弗利克满足地发出咕噜声。他的莉娅还是喜欢对那个和尚龇牙咧嘴,而那个和尚看她的眼神依然像渴望沐浴在她的火焰中。那些愚蠢的誓言除了阻止雌性找到合适的配偶外,还有什么用?
莉娅轻盈地荡过裂缝,稳稳落在对面。她把藤蔓甩回给贾阿尔,喊道:"快点,慢蜗牛。"
"这就是巨龙要杀我的地方,对吧?"
记住巨龙的箴言,稻草头,弗利克说道。
和尚嘴角挂着疯狂的微笑,纵身跃入空中。几秒之内,他抓住了华莉娅玛的左腕,借力落地。系好藤蔓后,他们开始攀登悬崖。
弗利克帮莉娅调整了垂悬藤蔓的位置并固定好,使得这次攀登比之前轻松许多。但毕竟是垂直绝壁,两个缓慢的人类还是花了一个小时才绕过雪崩地点,从南侧爬到隧道入口。小龙检查巨龙坟墓时摇晃脑袋,脊刺随之颤动。这地方很不吉利,乱石灌木混杂着坠入深谷,这峡谷必定深深切入岛屿内部,或许是古代河道。这让他鳞片发痒。难道真如莉娅所想,那条龙被困在更深处?
蛋头跟着稻草头钻进隧道。弗利克咧开嘴露出促狭的笑容。贾阿尔的火焰马上就要因震惊而熄灭了。

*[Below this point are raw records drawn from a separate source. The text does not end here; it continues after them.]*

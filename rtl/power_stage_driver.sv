// power_stage_driver -- BEHAVIOURAL MODEL (not synthesizable logic) of the power
// stage driver with built-in dead time and self-test mode.
//
// The real driver is a transistor circuit: two inverter chains, each of which
// may only switch its power FET on after the other FET's gate has been switched
// off and the chain delay has elapsed. The model reproduces that interlock with
// a delay:
//   n1 = gate of the PMOS high-side switch (0 = on)
//   n2 = gate of the NMOS low-side switch  (1 = on)
//   PWM rises : n2 falls at once, n1 falls TD_NS later (dead time t_d,on)
//   PWM falls : n1 rises at once, n2 rises TD_NS later (dead time t_d,off)
// so both switches are never on together. In self-test mode (bist = 1) the
// multiplexers of the modified driver force n1 = 1 and n2 = 0 (both switches
// off, power train high-impedance) and block the PWM input.
// The interlock is modelled with one delayed copy of the multiplexed PWM: a
// gate may turn its switch on only when the PWM and its TD_NS-delayed copy
// agree, and turns it off as soon as the PWM changes. This gives the same two
// dead times as the cross-coupled inverter chains without a loop. The
// dead-time value is not given by the design (TD_NS is an assumed 10 ns).
//
// Ports: pwm (from the DPWM through the level shifter), bist, n1, n2.
module power_stage_driver #(
  parameter real TD_NS = 10.0
) (
  input  logic pwm,
  input  logic bist,
  output logic n1,
  output logic n2
);
  logic x;       // PWM after the input multiplexer
  logic x_dly;   // x after the inverter-chain delay

  assign x = pwm & ~bist;
  assign #(TD_NS * 1ns) x_dly = x;

  assign n1 = bist | ~x | ~x_dly;      // PMOS on only TD after PWM rose
  assign n2 = ~bist & ~x & ~x_dly;     // NMOS on only TD after PWM fell
endmodule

和尚突然停住,声音尖细起来:"下面有东西,莉娅。是什么?"
"快过来,贾阿尔,"她催促道。他感应到我们所知的,弗利克。
哈,你觉得他有那么聪明?
穿过布满闪光水晶的奇妙晶洞隧道,他们终于来到古老者在黑暗中沉思的地方。阿玛丽利恩一直静卧不动,但感知到了他们的接近。弗利克知道远古巨龙有能力将感知延伸到岛屿世界,观察收集信息,在微风中品味魔法,解读小龙和人类的心思。啊,这提醒了他,该去看看龙族图书馆是否有能帮助他女孩的资料。莉娅一定会很高兴。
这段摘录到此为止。